[Entries supplied Boundary: Start]
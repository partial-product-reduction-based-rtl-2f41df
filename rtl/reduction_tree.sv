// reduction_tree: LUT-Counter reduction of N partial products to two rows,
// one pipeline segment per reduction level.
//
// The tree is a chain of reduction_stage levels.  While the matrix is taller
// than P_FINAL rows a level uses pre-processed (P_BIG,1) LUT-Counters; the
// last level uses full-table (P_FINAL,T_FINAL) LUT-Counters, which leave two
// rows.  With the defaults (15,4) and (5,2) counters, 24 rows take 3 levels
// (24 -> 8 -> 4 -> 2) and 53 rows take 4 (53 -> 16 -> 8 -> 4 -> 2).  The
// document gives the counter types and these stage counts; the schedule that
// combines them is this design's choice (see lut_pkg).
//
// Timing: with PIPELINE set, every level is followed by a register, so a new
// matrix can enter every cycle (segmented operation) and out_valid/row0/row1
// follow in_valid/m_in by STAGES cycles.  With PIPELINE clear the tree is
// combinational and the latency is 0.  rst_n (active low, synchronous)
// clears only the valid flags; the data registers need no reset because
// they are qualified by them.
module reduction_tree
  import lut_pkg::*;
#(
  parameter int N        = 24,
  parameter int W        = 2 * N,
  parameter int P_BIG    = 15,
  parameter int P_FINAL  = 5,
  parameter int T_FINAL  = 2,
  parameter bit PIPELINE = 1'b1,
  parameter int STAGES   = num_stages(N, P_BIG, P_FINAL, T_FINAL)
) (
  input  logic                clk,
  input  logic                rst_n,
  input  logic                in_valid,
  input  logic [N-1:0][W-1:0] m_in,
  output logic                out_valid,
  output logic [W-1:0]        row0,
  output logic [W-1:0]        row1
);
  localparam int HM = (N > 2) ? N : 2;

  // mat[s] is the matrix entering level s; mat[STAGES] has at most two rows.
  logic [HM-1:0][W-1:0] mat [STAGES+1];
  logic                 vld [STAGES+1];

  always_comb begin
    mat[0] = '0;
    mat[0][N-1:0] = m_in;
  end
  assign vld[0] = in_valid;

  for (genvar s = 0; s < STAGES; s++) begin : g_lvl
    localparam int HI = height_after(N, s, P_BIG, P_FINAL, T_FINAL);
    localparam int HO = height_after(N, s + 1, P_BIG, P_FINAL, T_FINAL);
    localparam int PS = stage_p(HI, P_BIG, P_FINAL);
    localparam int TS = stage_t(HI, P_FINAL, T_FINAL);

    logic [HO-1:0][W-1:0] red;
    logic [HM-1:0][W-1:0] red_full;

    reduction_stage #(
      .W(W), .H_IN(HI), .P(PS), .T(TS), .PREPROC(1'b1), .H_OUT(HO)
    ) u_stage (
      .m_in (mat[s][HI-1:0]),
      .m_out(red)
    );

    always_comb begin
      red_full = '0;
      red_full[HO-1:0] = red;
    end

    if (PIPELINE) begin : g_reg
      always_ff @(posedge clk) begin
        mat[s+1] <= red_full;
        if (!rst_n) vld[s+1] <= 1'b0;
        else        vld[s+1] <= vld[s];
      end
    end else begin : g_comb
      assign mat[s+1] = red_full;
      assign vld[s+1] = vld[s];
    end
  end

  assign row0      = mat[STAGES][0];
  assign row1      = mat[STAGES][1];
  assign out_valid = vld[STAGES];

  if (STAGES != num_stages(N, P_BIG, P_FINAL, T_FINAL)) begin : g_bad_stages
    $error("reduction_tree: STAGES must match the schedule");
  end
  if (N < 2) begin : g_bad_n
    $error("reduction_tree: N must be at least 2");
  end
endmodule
[Entries supplied Boundary: End]
[Entries supplied Boundary: Start]
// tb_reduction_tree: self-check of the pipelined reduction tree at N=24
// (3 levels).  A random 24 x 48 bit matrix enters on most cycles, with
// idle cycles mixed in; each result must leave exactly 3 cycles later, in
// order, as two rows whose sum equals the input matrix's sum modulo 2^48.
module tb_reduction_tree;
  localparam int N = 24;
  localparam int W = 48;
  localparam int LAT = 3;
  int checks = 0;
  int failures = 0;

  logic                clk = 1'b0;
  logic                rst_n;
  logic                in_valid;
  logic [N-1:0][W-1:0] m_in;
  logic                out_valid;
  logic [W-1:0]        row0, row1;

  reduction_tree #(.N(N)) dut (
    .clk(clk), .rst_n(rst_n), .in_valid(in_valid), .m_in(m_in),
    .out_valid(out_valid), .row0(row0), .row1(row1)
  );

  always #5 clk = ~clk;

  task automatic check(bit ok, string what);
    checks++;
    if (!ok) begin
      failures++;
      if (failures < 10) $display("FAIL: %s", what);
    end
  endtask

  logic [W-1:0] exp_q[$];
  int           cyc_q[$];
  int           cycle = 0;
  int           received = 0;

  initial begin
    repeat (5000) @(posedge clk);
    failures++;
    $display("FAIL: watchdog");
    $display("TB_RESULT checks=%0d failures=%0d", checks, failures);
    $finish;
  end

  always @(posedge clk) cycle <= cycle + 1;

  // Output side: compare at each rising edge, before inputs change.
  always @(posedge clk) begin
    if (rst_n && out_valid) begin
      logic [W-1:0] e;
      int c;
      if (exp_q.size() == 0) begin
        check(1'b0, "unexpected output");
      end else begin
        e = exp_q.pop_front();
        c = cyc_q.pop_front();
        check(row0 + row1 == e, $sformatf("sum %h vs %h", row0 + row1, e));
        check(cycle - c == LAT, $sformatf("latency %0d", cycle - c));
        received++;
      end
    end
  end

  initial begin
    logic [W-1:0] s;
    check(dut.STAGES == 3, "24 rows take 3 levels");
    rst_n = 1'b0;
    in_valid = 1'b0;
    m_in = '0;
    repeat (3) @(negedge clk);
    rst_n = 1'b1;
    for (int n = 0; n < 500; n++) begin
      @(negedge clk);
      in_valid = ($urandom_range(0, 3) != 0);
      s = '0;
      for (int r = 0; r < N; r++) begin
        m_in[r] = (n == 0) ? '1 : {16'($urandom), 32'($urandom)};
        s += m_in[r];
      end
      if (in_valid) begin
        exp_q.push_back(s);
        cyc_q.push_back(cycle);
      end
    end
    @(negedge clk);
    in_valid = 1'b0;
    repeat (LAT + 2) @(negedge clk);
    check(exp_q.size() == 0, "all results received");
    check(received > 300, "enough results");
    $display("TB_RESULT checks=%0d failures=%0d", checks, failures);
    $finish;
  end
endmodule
[Entries supplied Boundary: End]
**Work order**
Copy every line of the entries in which "leave" can be found.

**The completed task**
// last level uses full-table (P_FINAL,T_FINAL) LUT-Counters, which leave two
// idle cycles mixed in; each result must leave exactly 3 cycles later, in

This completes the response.